● **Task objective**
For each line of the listing that includes the word "output", show the whole line.

● **Provided records**
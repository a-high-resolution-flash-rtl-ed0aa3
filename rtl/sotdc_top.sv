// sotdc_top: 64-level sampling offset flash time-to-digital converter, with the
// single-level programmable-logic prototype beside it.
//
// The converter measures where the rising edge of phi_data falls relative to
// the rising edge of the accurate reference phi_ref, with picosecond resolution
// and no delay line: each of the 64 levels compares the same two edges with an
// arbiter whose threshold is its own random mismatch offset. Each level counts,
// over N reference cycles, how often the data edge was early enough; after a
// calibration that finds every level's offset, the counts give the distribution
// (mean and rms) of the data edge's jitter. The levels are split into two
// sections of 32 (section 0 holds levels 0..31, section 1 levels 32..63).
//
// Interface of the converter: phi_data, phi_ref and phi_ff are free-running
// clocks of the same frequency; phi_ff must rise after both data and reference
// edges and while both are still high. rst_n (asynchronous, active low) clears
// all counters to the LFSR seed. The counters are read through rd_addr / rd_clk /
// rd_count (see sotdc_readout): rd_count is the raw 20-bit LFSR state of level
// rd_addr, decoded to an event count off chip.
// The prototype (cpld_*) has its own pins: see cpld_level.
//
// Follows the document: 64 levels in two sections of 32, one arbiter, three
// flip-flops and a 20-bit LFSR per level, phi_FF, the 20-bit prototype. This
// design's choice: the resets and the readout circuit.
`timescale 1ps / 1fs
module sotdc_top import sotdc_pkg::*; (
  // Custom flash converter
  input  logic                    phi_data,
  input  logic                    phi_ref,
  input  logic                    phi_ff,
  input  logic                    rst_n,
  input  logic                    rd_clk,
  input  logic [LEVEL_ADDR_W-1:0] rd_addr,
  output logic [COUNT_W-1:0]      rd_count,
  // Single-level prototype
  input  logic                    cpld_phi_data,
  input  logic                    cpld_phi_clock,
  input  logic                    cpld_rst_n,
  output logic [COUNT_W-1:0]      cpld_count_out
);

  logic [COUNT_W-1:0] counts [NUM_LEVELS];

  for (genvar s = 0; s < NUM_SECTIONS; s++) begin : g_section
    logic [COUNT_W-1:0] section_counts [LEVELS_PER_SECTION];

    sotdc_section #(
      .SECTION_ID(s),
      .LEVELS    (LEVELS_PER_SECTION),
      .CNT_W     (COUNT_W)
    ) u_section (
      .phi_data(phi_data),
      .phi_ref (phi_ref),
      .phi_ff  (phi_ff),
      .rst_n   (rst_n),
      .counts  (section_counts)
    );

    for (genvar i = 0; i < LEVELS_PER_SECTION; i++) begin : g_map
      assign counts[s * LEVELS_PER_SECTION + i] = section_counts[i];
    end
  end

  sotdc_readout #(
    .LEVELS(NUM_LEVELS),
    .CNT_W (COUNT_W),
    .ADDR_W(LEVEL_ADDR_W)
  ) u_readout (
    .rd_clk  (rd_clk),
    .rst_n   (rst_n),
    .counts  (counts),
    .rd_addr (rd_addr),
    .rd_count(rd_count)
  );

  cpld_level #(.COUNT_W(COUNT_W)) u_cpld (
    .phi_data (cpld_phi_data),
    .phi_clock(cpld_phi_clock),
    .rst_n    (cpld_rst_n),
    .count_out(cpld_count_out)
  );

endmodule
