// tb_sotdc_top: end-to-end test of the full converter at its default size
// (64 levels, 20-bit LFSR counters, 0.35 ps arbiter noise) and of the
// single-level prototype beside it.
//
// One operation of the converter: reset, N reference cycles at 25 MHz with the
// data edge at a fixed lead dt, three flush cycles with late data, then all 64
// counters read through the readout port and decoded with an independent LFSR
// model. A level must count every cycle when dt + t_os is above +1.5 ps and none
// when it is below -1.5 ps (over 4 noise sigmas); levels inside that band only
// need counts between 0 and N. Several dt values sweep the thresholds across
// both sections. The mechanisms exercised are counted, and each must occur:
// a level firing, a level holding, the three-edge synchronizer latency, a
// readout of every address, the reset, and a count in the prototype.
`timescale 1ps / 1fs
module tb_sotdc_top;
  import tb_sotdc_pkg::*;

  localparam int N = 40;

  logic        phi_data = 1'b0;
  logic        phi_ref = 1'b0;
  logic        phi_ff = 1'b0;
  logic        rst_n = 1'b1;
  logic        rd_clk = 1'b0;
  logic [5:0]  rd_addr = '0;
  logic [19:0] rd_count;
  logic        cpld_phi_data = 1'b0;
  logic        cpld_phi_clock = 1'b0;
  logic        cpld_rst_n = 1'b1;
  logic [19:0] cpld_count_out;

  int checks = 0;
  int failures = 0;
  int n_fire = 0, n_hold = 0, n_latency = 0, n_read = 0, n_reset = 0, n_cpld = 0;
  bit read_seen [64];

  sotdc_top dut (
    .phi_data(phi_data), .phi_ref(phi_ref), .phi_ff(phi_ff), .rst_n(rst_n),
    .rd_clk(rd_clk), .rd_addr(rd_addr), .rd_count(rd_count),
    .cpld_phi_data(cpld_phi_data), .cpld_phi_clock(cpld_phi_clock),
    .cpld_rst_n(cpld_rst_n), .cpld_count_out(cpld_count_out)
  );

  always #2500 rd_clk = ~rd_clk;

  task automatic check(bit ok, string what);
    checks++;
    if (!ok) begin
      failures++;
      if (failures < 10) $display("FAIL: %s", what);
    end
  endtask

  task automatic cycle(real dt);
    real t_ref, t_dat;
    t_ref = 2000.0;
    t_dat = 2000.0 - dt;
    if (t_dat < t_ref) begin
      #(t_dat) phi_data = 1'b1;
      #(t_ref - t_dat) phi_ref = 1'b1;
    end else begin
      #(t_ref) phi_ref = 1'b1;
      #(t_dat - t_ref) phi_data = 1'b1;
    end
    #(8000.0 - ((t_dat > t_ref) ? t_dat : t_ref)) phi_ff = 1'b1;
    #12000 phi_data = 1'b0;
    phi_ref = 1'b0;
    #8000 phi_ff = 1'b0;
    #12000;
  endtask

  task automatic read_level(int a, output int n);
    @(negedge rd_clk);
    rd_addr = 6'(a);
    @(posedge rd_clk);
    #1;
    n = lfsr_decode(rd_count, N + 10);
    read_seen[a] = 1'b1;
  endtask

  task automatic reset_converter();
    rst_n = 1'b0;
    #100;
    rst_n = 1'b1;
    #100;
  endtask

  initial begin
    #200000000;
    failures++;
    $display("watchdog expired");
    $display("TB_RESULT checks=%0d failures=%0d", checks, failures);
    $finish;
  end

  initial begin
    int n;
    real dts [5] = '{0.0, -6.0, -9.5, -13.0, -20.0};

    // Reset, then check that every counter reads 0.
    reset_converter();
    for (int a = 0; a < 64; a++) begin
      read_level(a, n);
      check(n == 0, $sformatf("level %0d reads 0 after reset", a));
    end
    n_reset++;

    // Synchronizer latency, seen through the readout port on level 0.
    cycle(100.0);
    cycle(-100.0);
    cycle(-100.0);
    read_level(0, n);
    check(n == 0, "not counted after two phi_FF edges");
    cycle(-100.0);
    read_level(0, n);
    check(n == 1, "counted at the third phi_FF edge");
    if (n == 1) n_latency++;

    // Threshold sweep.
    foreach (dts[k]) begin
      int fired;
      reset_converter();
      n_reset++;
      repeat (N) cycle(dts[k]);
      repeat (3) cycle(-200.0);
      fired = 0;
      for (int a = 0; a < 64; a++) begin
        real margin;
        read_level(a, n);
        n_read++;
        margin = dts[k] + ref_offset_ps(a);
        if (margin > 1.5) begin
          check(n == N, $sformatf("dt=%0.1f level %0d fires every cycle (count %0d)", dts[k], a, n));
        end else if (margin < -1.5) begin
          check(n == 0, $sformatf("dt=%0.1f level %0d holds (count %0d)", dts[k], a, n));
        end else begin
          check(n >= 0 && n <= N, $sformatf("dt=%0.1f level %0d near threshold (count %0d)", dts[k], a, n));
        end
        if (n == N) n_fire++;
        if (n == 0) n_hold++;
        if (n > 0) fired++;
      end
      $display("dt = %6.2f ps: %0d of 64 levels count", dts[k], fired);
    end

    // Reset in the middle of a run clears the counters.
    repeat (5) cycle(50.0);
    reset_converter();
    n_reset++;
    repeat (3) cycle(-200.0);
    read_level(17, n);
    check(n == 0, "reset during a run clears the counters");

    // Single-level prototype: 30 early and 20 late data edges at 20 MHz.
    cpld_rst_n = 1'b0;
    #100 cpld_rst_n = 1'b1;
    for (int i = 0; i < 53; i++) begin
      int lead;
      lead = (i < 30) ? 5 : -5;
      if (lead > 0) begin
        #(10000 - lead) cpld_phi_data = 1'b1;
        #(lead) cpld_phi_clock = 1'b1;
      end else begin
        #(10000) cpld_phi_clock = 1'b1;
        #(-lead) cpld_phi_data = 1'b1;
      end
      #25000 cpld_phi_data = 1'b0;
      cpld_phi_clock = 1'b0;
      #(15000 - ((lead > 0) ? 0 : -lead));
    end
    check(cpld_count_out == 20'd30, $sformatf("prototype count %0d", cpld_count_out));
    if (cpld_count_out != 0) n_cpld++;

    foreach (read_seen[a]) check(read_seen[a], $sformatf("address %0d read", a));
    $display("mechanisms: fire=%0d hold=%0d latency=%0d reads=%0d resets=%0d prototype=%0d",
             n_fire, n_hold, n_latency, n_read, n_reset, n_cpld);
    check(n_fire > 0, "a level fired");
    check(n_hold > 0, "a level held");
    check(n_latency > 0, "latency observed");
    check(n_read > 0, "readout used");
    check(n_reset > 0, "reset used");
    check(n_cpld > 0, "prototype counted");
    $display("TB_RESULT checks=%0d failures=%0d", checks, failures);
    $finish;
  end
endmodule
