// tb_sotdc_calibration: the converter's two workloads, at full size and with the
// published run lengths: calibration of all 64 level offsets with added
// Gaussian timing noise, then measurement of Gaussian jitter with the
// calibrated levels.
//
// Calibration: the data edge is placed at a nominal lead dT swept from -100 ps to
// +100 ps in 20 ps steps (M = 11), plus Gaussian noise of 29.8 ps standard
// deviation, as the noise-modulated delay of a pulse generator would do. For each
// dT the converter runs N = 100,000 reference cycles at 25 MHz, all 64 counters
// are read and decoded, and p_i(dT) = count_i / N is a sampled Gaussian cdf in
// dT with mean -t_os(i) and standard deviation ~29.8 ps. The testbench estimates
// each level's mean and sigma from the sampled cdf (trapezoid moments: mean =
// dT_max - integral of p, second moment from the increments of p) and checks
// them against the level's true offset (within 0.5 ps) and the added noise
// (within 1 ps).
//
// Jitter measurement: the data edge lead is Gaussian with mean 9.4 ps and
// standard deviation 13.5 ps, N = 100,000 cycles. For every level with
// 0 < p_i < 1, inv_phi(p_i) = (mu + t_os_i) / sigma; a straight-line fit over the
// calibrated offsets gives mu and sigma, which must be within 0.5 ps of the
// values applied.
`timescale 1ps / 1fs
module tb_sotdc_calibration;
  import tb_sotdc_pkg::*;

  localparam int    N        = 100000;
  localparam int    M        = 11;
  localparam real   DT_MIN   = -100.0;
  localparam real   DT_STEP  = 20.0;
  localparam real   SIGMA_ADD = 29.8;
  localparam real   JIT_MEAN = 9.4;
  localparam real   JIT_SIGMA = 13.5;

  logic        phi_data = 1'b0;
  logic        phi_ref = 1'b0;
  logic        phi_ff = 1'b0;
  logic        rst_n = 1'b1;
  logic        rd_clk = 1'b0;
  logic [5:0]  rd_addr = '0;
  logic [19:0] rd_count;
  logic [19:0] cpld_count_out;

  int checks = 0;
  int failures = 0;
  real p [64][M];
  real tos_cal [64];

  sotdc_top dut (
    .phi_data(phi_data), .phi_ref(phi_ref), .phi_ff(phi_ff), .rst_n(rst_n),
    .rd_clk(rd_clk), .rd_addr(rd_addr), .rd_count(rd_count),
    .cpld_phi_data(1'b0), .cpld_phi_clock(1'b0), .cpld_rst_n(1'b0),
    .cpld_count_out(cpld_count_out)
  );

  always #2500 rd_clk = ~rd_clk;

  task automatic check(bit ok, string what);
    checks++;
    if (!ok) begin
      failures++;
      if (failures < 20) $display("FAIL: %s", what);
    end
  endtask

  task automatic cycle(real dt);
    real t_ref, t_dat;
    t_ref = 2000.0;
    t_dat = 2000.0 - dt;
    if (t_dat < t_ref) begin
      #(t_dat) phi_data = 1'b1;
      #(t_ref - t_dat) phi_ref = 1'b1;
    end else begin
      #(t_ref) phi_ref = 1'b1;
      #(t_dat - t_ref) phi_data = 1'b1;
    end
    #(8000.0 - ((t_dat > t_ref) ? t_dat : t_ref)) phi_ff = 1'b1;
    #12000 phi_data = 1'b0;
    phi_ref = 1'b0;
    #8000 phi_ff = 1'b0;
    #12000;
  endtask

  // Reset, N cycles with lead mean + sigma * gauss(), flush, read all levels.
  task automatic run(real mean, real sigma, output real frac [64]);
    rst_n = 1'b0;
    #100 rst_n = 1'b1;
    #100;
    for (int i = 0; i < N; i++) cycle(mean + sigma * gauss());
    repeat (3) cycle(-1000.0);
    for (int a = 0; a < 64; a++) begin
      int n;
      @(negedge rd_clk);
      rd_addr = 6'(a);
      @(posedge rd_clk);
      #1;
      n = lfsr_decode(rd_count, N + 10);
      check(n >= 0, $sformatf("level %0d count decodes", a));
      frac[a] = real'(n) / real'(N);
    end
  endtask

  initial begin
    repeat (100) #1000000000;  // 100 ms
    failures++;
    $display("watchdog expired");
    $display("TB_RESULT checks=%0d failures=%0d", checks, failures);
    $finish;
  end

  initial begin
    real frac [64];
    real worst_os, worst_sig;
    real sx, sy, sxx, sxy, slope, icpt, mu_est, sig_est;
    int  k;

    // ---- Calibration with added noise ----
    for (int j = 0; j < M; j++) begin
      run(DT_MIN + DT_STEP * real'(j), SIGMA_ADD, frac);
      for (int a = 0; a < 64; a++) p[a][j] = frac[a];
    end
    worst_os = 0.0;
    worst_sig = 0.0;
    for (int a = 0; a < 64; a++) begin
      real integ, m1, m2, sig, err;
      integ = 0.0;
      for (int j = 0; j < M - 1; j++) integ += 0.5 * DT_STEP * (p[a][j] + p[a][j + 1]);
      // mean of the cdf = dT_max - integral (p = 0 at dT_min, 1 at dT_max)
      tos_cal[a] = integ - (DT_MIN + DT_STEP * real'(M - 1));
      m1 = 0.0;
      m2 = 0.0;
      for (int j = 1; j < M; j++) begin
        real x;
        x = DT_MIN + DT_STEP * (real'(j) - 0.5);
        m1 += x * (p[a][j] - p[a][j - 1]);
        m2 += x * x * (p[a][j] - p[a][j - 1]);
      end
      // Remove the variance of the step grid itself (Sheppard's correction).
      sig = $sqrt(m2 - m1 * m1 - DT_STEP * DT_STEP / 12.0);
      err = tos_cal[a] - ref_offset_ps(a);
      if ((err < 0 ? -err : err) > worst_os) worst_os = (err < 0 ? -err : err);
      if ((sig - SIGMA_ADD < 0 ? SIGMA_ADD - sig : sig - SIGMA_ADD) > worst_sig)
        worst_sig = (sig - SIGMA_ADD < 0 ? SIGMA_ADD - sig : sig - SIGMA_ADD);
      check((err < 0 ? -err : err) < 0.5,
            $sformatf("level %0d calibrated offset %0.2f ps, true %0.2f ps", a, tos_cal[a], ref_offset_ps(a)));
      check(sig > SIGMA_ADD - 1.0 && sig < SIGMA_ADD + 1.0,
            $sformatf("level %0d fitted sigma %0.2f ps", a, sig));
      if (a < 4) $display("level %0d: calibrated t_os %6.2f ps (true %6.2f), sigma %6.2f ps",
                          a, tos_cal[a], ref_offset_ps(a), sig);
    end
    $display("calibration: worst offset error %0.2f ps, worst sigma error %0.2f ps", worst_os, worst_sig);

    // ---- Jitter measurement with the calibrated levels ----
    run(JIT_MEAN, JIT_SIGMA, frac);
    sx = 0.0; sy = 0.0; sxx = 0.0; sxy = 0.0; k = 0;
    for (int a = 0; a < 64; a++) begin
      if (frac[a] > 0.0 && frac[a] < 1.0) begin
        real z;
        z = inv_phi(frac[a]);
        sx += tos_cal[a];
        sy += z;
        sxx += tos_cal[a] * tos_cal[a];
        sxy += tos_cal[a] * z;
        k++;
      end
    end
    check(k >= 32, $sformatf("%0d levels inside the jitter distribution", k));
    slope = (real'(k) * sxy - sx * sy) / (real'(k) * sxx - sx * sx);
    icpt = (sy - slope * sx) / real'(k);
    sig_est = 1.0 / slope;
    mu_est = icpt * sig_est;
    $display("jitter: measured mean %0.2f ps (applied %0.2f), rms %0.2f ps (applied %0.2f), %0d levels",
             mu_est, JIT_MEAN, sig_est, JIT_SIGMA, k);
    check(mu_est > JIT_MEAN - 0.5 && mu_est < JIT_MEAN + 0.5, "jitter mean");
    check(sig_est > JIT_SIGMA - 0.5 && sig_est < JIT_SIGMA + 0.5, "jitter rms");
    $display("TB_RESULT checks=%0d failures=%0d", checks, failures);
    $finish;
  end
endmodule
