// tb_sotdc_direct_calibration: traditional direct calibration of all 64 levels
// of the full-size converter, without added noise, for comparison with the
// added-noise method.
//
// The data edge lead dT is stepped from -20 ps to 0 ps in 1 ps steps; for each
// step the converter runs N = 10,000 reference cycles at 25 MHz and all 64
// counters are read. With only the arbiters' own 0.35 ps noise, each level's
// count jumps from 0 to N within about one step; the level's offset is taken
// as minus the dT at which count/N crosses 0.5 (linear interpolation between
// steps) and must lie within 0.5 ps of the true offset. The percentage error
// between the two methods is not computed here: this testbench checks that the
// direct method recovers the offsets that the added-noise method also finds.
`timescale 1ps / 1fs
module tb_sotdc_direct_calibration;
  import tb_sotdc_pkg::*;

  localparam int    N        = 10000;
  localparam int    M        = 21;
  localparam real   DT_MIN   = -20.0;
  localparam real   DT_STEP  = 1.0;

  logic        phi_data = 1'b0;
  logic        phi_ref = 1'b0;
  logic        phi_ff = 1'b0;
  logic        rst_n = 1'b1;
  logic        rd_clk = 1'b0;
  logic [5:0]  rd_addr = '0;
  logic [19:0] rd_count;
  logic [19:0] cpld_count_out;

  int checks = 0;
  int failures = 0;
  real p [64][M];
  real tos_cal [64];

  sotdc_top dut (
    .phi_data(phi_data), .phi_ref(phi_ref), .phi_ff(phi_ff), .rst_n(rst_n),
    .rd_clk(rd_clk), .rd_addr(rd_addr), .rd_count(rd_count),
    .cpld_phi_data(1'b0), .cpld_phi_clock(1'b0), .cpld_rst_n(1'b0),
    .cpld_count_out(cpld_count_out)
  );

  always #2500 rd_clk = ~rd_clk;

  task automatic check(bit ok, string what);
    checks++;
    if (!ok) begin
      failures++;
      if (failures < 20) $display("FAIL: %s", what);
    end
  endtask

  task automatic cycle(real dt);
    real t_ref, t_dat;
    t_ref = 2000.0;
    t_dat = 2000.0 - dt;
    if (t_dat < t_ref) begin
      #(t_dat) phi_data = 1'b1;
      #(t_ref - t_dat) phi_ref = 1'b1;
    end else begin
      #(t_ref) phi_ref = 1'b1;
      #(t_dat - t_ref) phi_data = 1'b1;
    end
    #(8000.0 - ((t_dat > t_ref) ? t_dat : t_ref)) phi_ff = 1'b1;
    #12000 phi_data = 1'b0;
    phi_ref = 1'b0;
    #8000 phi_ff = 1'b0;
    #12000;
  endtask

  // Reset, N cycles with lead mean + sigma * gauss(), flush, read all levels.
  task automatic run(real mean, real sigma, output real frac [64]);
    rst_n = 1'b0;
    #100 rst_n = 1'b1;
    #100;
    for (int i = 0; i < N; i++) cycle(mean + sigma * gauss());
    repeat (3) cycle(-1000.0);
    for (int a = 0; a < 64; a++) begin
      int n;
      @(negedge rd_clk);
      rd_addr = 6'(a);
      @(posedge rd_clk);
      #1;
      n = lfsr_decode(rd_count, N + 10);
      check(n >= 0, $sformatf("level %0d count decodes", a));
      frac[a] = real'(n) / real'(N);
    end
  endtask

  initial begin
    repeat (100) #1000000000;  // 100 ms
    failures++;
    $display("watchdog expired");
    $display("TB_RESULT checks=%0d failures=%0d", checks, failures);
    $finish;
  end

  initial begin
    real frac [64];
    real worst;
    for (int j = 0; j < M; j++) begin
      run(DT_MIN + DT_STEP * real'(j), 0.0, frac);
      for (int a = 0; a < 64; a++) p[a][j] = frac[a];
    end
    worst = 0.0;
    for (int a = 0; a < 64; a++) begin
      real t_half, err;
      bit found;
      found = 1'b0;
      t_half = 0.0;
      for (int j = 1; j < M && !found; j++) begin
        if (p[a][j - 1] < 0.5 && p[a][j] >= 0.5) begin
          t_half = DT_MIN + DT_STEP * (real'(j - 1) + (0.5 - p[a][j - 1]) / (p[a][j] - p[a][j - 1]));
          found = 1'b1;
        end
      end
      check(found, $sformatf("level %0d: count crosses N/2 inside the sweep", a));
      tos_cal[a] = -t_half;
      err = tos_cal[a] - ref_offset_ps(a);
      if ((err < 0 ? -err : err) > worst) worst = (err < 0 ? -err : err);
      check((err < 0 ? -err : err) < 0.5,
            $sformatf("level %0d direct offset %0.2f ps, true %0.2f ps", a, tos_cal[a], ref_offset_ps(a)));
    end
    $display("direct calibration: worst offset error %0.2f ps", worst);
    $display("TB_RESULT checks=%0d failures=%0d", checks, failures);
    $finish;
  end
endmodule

● **Answer**
  output logic [COUNT_W-1:0]      rd_count,
  output logic [COUNT_W-1:0]      cpld_count_out
  task automatic read_level(int a, output int n);
  task automatic run(real mean, real sigma, output real frac [64]);
  task automatic run(real mean, real sigma, output real frac [64]);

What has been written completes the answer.